EXERCISE AIM: Transcribe exactly the lines that begin the material and continue through the line containing "a decision and". Leave out whatever follows.

(EXERCISE DATA begins)

// sat_registers: the search-state registers of the solver.
//
// The clause matrix itself is never modified during the search; every
// change is held here instead:
//   rows_del  - clauses deleted because they are satisfied
//   assigned  - columns deleted because the variable has a value
//   values    - the values; (assigned, values) is the ternary vector being
//               looked for
//   dec_mask  - decision variables that still have an untried value; its
//               complement marks the deleted columns of the implication
//               matrix, so a conflict-induced clause is the OR of IM words
//               masked with dec_mask
//   num_rows / num_cols - actual dimensions of the matrix; num_rows grows
//               when a conflict-induced clause is appended
//   conflict  - the n-bit conflict-induced clause register
// The first four form the snapshot (state, packed as {rows_del, assigned,
// values, dec_mask}) that is pushed on the stack at a decision and
// restored when backtracking.
//
// Updates, all taking effect at the next clock edge: init clears the
// search state; restore loads a snapshot; assign_en gives a variable a
// value (and, with assign_dec, marks it as a decision); del_rows_en deletes
// the rows in del_rows_mask (limited to existing rows); add_row counts one
// more row; clause_we loads the conflict register. Within one cycle a
// restore is applied first and an assignment and row deletion on top of it.
// Host writes of the dimensions are accepted at any time and are meant
// for when the solver is idle.
//
// Holding deleted rows and columns in registers follows the source
// architecture; dec_mask and the packing are this design's choices.
module sat_registers #(
  parameter int unsigned N  = sat_pkg::N_VARS_DEFAULT,
  parameter int unsigned M  = sat_pkg::M_CLAUSES_DEFAULT,
  parameter int unsigned CW = (N > 1) ? $clog2(N) : 1,
  parameter int unsigned NW = $clog2(N + 1),
  parameter int unsigned MW = $clog2(M + 1),
  parameter int unsigned SW = M + 3 * N
) (
  input  logic          clk,
  input  logic          rst,
  // host access to the dimensions
  input  logic          dims_we,
  input  logic [MW-1:0] dims_rows,
  input  logic [NW-1:0] dims_cols,
  // control
  input  logic          init,
  input  logic          restore,
  input  logic [SW-1:0] restore_state,
  input  logic          assign_en,
  input  logic [CW-1:0] assign_var,
  input  logic          assign_val,
  input  logic          assign_dec,
  input  logic          del_rows_en,
  input  logic [M-1:0]  del_rows_mask,
  input  logic          add_row,
  input  logic          clause_we,
  input  logic [N-1:0]  clause_in,
  // contents
  output logic [SW-1:0] state,
  output logic [M-1:0]  rows_del,
  output logic [N-1:0]  assigned,
  output logic [N-1:0]  values,
  output logic [N-1:0]  dec_mask,
  output logic [MW-1:0] num_rows,
  output logic [NW-1:0] num_cols,
  output logic [M-1:0]  valid_rows,
  output logic [M-1:0]  active_rows,
  output logic          matrix_empty,
  output logic [N-1:0]  conflict
);

  logic [M-1:0] rows_del_n;
  logic [N-1:0] assigned_n, values_n, dec_mask_n;

  assign state = {rows_del, assigned, values, dec_mask};

  always_comb begin
    for (int i = 0; i < M; i++) valid_rows[i] = (MW'(i) < num_rows);
  end
  assign active_rows  = valid_rows & ~rows_del;
  assign matrix_empty = (active_rows == '0);

  always_comb begin
    if (restore) {rows_del_n, assigned_n, values_n, dec_mask_n} = restore_state;
    else         {rows_del_n, assigned_n, values_n, dec_mask_n} = state;
    if (assign_en) begin
      assigned_n[assign_var] = 1'b1;
      values_n[assign_var]   = assign_val;
      dec_mask_n[assign_var] = assign_dec;
    end
    if (del_rows_en) rows_del_n = rows_del_n | (del_rows_mask & valid_rows);
  end

  always_ff @(posedge clk) begin
    if (rst || init) begin
      rows_del <= '0;
      assigned <= '0;
      values   <= '0;
      dec_mask <= '0;
      conflict <= '0;
    end else begin
      rows_del <= rows_del_n;
      assigned <= assigned_n;
      values   <= values_n;
      dec_mask <= dec_mask_n;
      if (clause_we) conflict <= clause_in;
    end
  end

  always_ff @(posedge clk) begin
    if (rst) begin
      num_rows <= '0;
      num_cols <= '0;
    end else if (dims_we) begin
      num_rows <= dims_rows;
      num_cols <= dims_cols;
    end else if (add_row && num_rows < MW'(M)) begin
      num_rows <= num_rows + MW'(1);
    end
  end

endmodule
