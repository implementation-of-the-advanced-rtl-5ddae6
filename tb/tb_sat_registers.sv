// tb_sat_registers: checks the search-state registers against a model.
//
// Random mixes of restore, assignment, row deletion, row addition and
// conflict-clause loads are applied, often several in one cycle, and the
// registers are compared after every clock with a reference that applies
// them in the documented order (restore first, then the assignment and the
// row deletion). Also checked: init clears the search state but keeps the
// dimensions, row deletion never marks rows beyond num_rows, num_rows
// stops at M, and matrix_empty is set exactly when every existing row is
// deleted.
module tb_sat_registers;
  localparam int unsigned N  = 8;
  localparam int unsigned M  = 12;
  localparam int unsigned CW = $clog2(N);
  localparam int unsigned NW = $clog2(N + 1);
  localparam int unsigned MW = $clog2(M + 1);
  localparam int unsigned SW = M + 3 * N;

  logic          clk = 1'b0;
  logic          rst, dims_we, init, restore, assign_en, assign_val, assign_dec;
  logic          del_rows_en, add_row, clause_we, matrix_empty;
  logic [MW-1:0] dims_rows, num_rows;
  logic [NW-1:0] dims_cols, num_cols;
  logic [SW-1:0] restore_state, state;
  logic [CW-1:0] assign_var;
  logic [M-1:0]  del_rows_mask, rows_del, valid_rows, active_rows;
  logic [N-1:0]  clause_in, assigned, values, dec_mask, conflict;

  sat_registers #(.N(N), .M(M)) dut (.*);

  always #5 clk = ~clk;

  int checks = 0, failures = 0;
  logic [M-1:0] r_rows;
  logic [N-1:0] r_asg, r_val, r_dec, r_conf;
  int           r_nrows, r_ncols;

  initial begin
    repeat (20000) @(posedge clk);
    failures++;
    $display("TB_RESULT checks=%0d failures=%0d", checks, failures);
    $finish;
  end

  task automatic compare();
    logic [M-1:0] valid;
    for (int i = 0; i < M; i++) valid[i] = (i < r_nrows);
    checks++;
    if (rows_del !== r_rows || assigned !== r_asg || values !== r_val ||
        dec_mask !== r_dec || conflict !== r_conf || int'(num_rows) != r_nrows ||
        int'(num_cols) != r_ncols || valid_rows !== valid ||
        active_rows !== (valid & ~r_rows) ||
        matrix_empty != ((valid & ~r_rows) == '0) ||
        state !== {r_rows, r_asg, r_val, r_dec}) begin
      failures++;
      $display("FAIL: rows %h/%h asg %h/%h val %h/%h dec %h/%h nrows %0d/%0d",
               rows_del, r_rows, assigned, r_asg, values, r_val, dec_mask, r_dec,
               num_rows, r_nrows);
    end
  endtask

  task automatic idle_inputs();
    dims_we = 0; init = 0; restore = 0; assign_en = 0; del_rows_en = 0;
    add_row = 0; clause_we = 0;
  endtask

  initial begin
    rst = 1'b1;
    idle_inputs();
    dims_rows = '0; dims_cols = '0; restore_state = '0; assign_var = '0;
    assign_val = 0; assign_dec = 0; del_rows_mask = '0; clause_in = '0;
    r_rows = '0; r_asg = '0; r_val = '0; r_dec = '0; r_conf = '0; r_nrows = 0; r_ncols = 0;
    repeat (2) @(negedge clk);
    rst = 1'b0;
    compare();
    @(negedge clk);
    dims_we = 1; dims_rows = MW'(7); dims_cols = NW'(6);
    @(negedge clk);
    idle_inputs();
    r_nrows = 7; r_ncols = 6;
    compare();
    for (int t = 0; t < 4000; t++) begin
      restore       = ($urandom_range(7) == 0);
      restore_state = {$urandom, $urandom};
      assign_en     = $urandom_range(1);
      assign_var    = CW'($urandom);
      assign_val    = $urandom_range(1);
      assign_dec    = $urandom_range(1);
      del_rows_en   = ($urandom_range(3) == 0);
      del_rows_mask = M'($urandom) & M'($urandom);
      add_row       = ($urandom_range(15) == 0);
      clause_we     = ($urandom_range(7) == 0);
      clause_in     = N'($urandom);
      init          = ($urandom_range(63) == 0);
      if (init) begin
        r_rows = '0; r_asg = '0; r_val = '0; r_dec = '0; r_conf = '0;
      end else begin
        logic [M-1:0] valid;
        for (int i = 0; i < M; i++) valid[i] = (i < r_nrows);
        if (restore) {r_rows, r_asg, r_val, r_dec} = restore_state;
        if (assign_en) begin
          r_asg[assign_var] = 1'b1;
          r_val[assign_var] = assign_val;
          r_dec[assign_var] = assign_dec;
        end
        if (del_rows_en) r_rows = r_rows | (del_rows_mask & valid);
        if (clause_we) r_conf = clause_in;
      end
      if (add_row && r_nrows < M) r_nrows++;
      @(negedge clk);
      idle_inputs();
      compare();
    end
    checks++;
    if (r_nrows != M) begin
      failures++;
      $display("FAIL: row count never reached its limit in the test");
    end
    $display("TB_RESULT checks=%0d failures=%0d", checks, failures);
    $finish;
  end
endmodule
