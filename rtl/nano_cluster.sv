// nano_cluster: four nanoprocessors joined by the level-1 networks.
//
// Inside a cluster the level-1 data network connects the eight data outputs
// of the four nanoprocessors and N_L2D tokens coming in from the level-2
// network to the eight level-1 data inputs (DQ0, DQ1 of each nanoprocessor)
// and N_L2D channels going out to level 2. A level-1 control network does the
// same for 1-bit control tokens. The neighbour channel runs nano 0 -> 1 ->
// 2 -> 3 inside the cluster and continues through nbr_in / nbr_out to the
// adjacent clusters, so a chain of four can form a pipelined multiplier.
// Every channel crossing to level 2 passes a 2-deep pipeline register in each
// direction, which keeps the level-2 paths short and still moves one token
// per cycle.
//
// Index map of the level-1 data switch (configured at target
// TGT_CLUSTER + cluster index, address = sink, data = source):
//   sources 0..7 = nano j out0/out1 at 2j/2j+1, 8.. = level-2 inputs
//   sinks   0..7 = nano j DQ0/DQ1 at 2j/2j+1,   8.. = level-2 outputs
// Control switch at address SA_CTRL + sink:
//   sources 0..3 = nano j control output, 4.. = level-2 control inputs
//   sinks   0..7 = nano j CQ0/CQ1 at 2j/2j+1,   8.. = level-2 control outputs
// Nanoprocessor j has configuration target 4*cluster_id + j.
// Four nanoprocessors per cluster and the pipeline registers between the two
// network levels follow the architecture; the number of level-2 ports per
// cluster (N_L2D, N_L2C) and the register depth are this design's own.
module nano_cluster
  import np_pkg::*;
#(
  parameter int unsigned N_NANO = 4,
  parameter int unsigned N_L2D  = 4,
  parameter int unsigned N_L2C  = 2
) (
  input  logic                    clk,
  input  logic                    rst_n,
  input  logic [3:0]              cluster_id,
  input  cfg_t                    cfg,
  // level-2 data ports
  input  logic [N_L2D-1:0]        l2_in_send,
  input  logic [N_L2D-1:0][W-1:0] l2_in_data,
  output logic [N_L2D-1:0]        l2_in_busy,
  output logic [N_L2D-1:0]        l2_out_send,
  output logic [N_L2D-1:0][W-1:0] l2_out_data,
  input  logic [N_L2D-1:0]        l2_out_busy,
  // level-2 control ports
  input  logic [N_L2C-1:0]        l2c_in_send,
  input  logic [N_L2C-1:0]        l2c_in_data,
  output logic [N_L2C-1:0]        l2c_in_busy,
  output logic [N_L2C-1:0]        l2c_out_send,
  output logic [N_L2C-1:0]        l2c_out_data,
  input  logic [N_L2C-1:0]        l2c_out_busy,
  // neighbour chain
  input  logic                    nbr_in_send,
  input  logic [W-1:0]            nbr_in_data,
  output logic                    nbr_in_busy,
  output logic                    nbr_out_send,
  output logic [W-1:0]            nbr_out_data,
  input  logic                    nbr_out_busy,
  // status
  output logic [N_NANO-1:0]       fire,
  output logic [N_NANO-1:0]       stall
);
  localparam int unsigned DS = 2*N_NANO + N_L2D;  // data sources = data sinks
  localparam int unsigned CS = N_NANO + N_L2C;    // control sources
  localparam int unsigned CK = 2*N_NANO + N_L2C;  // control sinks

  logic [CFG_TW-1:0] cl_id;
  assign cl_id = CFG_TW'(TGT_CLUSTER) + CFG_TW'(cluster_id);

  logic [DS-1:0]        ds_send, ds_busy, dk_send, dk_busy;
  logic [DS-1:0][W-1:0] ds_data, dk_data;
  logic [CS-1:0]        cs_send, cs_data, cs_busy;
  logic [CK-1:0]        ck_send, ck_data, ck_busy;

  l1_network #(.WIDTH(W), .NSRC(DS), .NSNK(DS), .BASE(0)) u_l1d (
    .clk, .rst_n, .id(cl_id), .cfg,
    .src_send(ds_send), .src_data(ds_data), .src_busy(ds_busy),
    .snk_send(dk_send), .snk_data(dk_data), .snk_busy(dk_busy)
  );

  l1_network #(.WIDTH(1), .NSRC(CS), .NSNK(CK), .BASE(SA_CTRL)) u_l1c (
    .clk, .rst_n, .id(cl_id), .cfg,
    .src_send(cs_send), .src_data(cs_data), .src_busy(cs_busy),
    .snk_send(ck_send), .snk_data(ck_data), .snk_busy(ck_busy)
  );

  // neighbour chain
  logic [N_NANO:0]        nb_send, nb_busy;
  logic [N_NANO:0][W-1:0] nb_data;
  assign nb_send[0]   = nbr_in_send;
  assign nb_data[0]   = nbr_in_data;
  assign nbr_in_busy  = nb_busy[0];
  assign nbr_out_send = nb_send[N_NANO];
  assign nbr_out_data = nb_data[N_NANO];
  assign nb_busy[N_NANO] = nbr_out_busy;

  for (genvar j = 0; j < N_NANO; j++) begin : g_nano
    logic [CFG_TW-1:0] nid;
    assign nid = CFG_TW'(N_NANO) * CFG_TW'(cluster_id) + CFG_TW'(j);
    nanoprocessor u_np (
      .clk, .rst_n, .id(nid), .cfg,
      .in_send     (dk_send[2*j+1 -: 2]),
      .in_data     (dk_data[2*j+1 -: 2]),
      .in_busy     (dk_busy[2*j+1 -: 2]),
      .nbr_in_send (nb_send[j]),
      .nbr_in_data (nb_data[j]),
      .nbr_in_busy (nb_busy[j]),
      .out_send    (ds_send[2*j+1 -: 2]),
      .out_data    (ds_data[2*j+1 -: 2]),
      .out_busy    (ds_busy[2*j+1 -: 2]),
      .nbr_out_send(nb_send[j+1]),
      .nbr_out_data(nb_data[j+1]),
      .nbr_out_busy(nb_busy[j+1]),
      .cin_send    (ck_send[2*j+1 -: 2]),
      .cin_data    (ck_data[2*j+1 -: 2]),
      .cin_busy    (ck_busy[2*j+1 -: 2]),
      .cout_send   (cs_send[j]),
      .cout_data   (cs_data[j]),
      .cout_busy   (cs_busy[j]),
      .fire        (fire[j]),
      .stall       (stall[j])
    );
  end

  // pipeline registers between level 1 and level 2
  for (genvar p = 0; p < N_L2D; p++) begin : g_l2d
    logic i_empty, o_empty;
    token_fifo #(.W(W), .DEPTH(2)) u_in (
      .clk, .rst_n,
      .push(l2_in_send[p]), .din(l2_in_data[p]),
      .pop (ds_send[2*N_NANO+p] && !ds_busy[2*N_NANO+p]),
      .dout(ds_data[2*N_NANO+p]), .full(l2_in_busy[p]), .empty(i_empty), .count()
    );
    assign ds_send[2*N_NANO+p] = !i_empty && !ds_busy[2*N_NANO+p];
    token_fifo #(.W(W), .DEPTH(2)) u_out (
      .clk, .rst_n,
      .push(dk_send[2*N_NANO+p]), .din(dk_data[2*N_NANO+p]),
      .pop (l2_out_send[p] && !l2_out_busy[p]),
      .dout(l2_out_data[p]), .full(dk_busy[2*N_NANO+p]), .empty(o_empty), .count()
    );
    assign l2_out_send[p] = !o_empty && !l2_out_busy[p];
  end

  for (genvar p = 0; p < N_L2C; p++) begin : g_l2c
    logic i_empty, o_empty;
    token_fifo #(.W(1), .DEPTH(2)) u_in (
      .clk, .rst_n,
      .push(l2c_in_send[p]), .din(l2c_in_data[p]),
      .pop (cs_send[N_NANO+p] && !cs_busy[N_NANO+p]),
      .dout(cs_data[N_NANO+p]), .full(l2c_in_busy[p]), .empty(i_empty), .count()
    );
    assign cs_send[N_NANO+p] = !i_empty && !cs_busy[N_NANO+p];
    token_fifo #(.W(1), .DEPTH(2)) u_out (
      .clk, .rst_n,
      .push(ck_send[2*N_NANO+p]), .din(ck_data[2*N_NANO+p]),
      .pop (l2c_out_send[p] && !l2c_out_busy[p]),
      .dout(l2c_out_data[p]), .full(ck_busy[2*N_NANO+p]), .empty(o_empty), .count()
    );
    assign l2c_out_send[p] = !o_empty && !l2c_out_busy[p];
  end

endmodule
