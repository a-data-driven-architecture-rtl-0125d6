// tb_nano_cluster: programs a four-processor pipeline in one cluster through
// the configuration bus and streams data through it from a level-2 input:
//   nano 0: x + K (K in a register-file word)   -> neighbour channel
//   nano 1: (neighbour token) << 1              -> level-1, broadcast to 2 and 3
//   nano 2: NOT                                 -> level-2 data output 0
//   nano 3: compare with T, send the N flag     -> level-2 control output 0
// Checks both output streams against a model under random level-2
// back-pressure, and that a level-2 input token reaches nano 0 via the
// pipeline register.
module tb_nano_cluster;
  import np_pkg::*;
  import np_tb_pkg::*;
  logic clk = 0, rst_n = 0;
  cfg_t cfg;
  logic [3:0] l2_in_send, l2_in_busy, l2_out_send, l2_out_busy;
  logic [3:0][15:0] l2_in_data, l2_out_data;
  logic [1:0] l2c_in_send, l2c_in_data, l2c_in_busy, l2c_out_send, l2c_out_data, l2c_out_busy;
  logic nbr_in_send, nbr_in_busy, nbr_out_send, nbr_out_busy;
  logic [15:0] nbr_in_data, nbr_out_data;
  logic [3:0] fire, stall;
  int checks = 0, failures = 0;
  localparam logic [15:0] K = 16'd1234, T = 16'sd300;

  nano_cluster dut (.clk, .rst_n, .cluster_id(4'd1), .cfg, .*);
  always #5 clk = ~clk;

  initial begin
    repeat (20000) @(posedge clk);
    failures++;
    $display("TB_RESULT checks=%0d failures=%0d", checks, failures);
    $finish;
  end

  logic [15:0] src[$], got_d[$], exp_d[$];
  logic got_c[$], exp_c[$];

  always @(negedge clk) begin
    l2_in_send  <= {3'b0, src.size() > 0 && ($urandom % 100) < 80};
    l2_in_data  <= {48'b0, src.size() > 0 ? src[0] : 16'h0};
    l2_out_busy <= 4'($urandom % 100 < 30);
    l2c_out_busy <= 2'($urandom % 100 < 30);
  end
  always @(posedge clk) if (rst_n) begin
    if (l2_in_send[0] && !l2_in_busy[0]) void'(src.pop_front());
    if (l2_out_send[0] && !l2_out_busy[0]) got_d.push_back(l2_out_data[0]);
    if (l2c_out_send[0] && !l2c_out_busy[0]) got_c.push_back(l2c_out_data[0]);
  end

  task automatic wr(int t, int a, logic [49:0] d);
    @(negedge clk); cfg = mk_cfg(t, a, d); @(negedge clk); cfg = '0;
  endtask

  initial begin
    instr_t p;
    cfg = '0; l2c_in_send = 0; l2c_in_data = 0; nbr_in_send = 0; nbr_in_data = 0; nbr_out_busy = 0;
    repeat (2) @(negedge clk); rst_n = 1;
    // switches of cluster 1 (target 65)
    wr(65, 0, 8);            // nano0 DQ0 <- level-2 input 0
    wr(65, 4, 2);            // nano2 DQ0 <- nano1 out0
    wr(65, 6, 2);            // nano3 DQ0 <- nano1 out0 (broadcast)
    wr(65, 8, 4);            // level-2 output 0 <- nano2 out0
    wr(65, SA_CTRL + 8, 3);  // level-2 control output 0 <- nano3 control output
    // nano 0 (id 4)
    p = nop(); p.op = OP_ADD; p.a_sel = SRC_DQ0; p.b_sel = SRC_DQ1;
    p.dq0.rd = 1; p.dq0.pop = 1; p.dq1.rd = 1; p.out_en = 3'b100;
    wr(4, 0, 50'(p)); wr(4, NA_DQ + 4, 50'(K)); wr(4, NA_MODE, 50'b1010);
    // nano 1
    p = nop(); p.op = OP_PASSA; p.a_sel = SRC_DQ2; p.dq2.rd = 1; p.dq2.pop = 1; p.sh_amt = 1; p.out_en = 3'b001;
    wr(5, 0, 50'(p)); wr(5, NA_MODE, 50'b1000);
    // nano 2
    p = nop(); p.op = OP_NOT; p.a_sel = SRC_DQ0; p.dq0.rd = 1; p.dq0.pop = 1; p.out_en = 3'b001;
    wr(6, 0, 50'(p)); wr(6, NA_MODE, 50'b1000);
    // nano 3
    p = nop(); p.op = OP_CMP; p.a_sel = SRC_DQ0; p.b_sel = SRC_DQ1; p.dq0.rd = 1; p.dq0.pop = 1; p.dq1.rd = 1;
    p.cout_en = 1; p.cout_src = CO_N;
    wr(7, 0, 50'(p)); wr(7, NA_DQ + 4, 50'(T)); wr(7, NA_MODE, 50'b1010);
    for (int i = 0; i < 60; i++) begin
      automatic logic [15:0] x = (i < 30) ? 16'($urandom % 600) - 16'd300 : 16'($urandom);
      automatic logic signed [15:0] y = (x + K) << 1;
      src.push_back(x); exp_d.push_back(~y); exp_c.push_back(y < $signed(T));
    end
    for (int g = 0; g < 5000 && (got_d.size() < 60 || got_c.size() < 60); g++) @(posedge clk);
    checks++; if (got_d.size() != 60 || got_c.size() != 60) begin failures++; $display("FAIL counts %0d %0d", got_d.size(), got_c.size()); end
    foreach (exp_d[i]) begin
      checks++; if (i >= got_d.size() || got_d[i] != exp_d[i]) begin failures++; $display("FAIL data %0d", i); end
      checks++; if (i >= got_c.size() || got_c[i] != exp_c[i]) begin failures++; $display("FAIL control %0d", i); end
    end
    $display("TB_RESULT checks=%0d failures=%0d", checks, failures);
    $finish;
  end
endmodule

(EXERCISE DATA ends)

RESPONSE TO THE EXERCISE:
// sat_registers: the search-state registers of the solver.
//
// The clause matrix itself is never modified during the search; every
// change is held here instead:
//   rows_del  - clauses deleted because they are satisfied
//   assigned  - columns deleted because the variable has a value
//   values    - the values; (assigned, values) is the ternary vector being
//               looked for
//   dec_mask  - decision variables that still have an untried value; its
//               complement marks the deleted columns of the implication
//               matrix, so a conflict-induced clause is the OR of IM words
//               masked with dec_mask
//   num_rows / num_cols - actual dimensions of the matrix; num_rows grows
//               when a conflict-induced clause is appended
//   conflict  - the n-bit conflict-induced clause register
// The first four form the snapshot (state, packed as {rows_del, assigned,
// values, dec_mask}) that is pushed on the stack at a decision and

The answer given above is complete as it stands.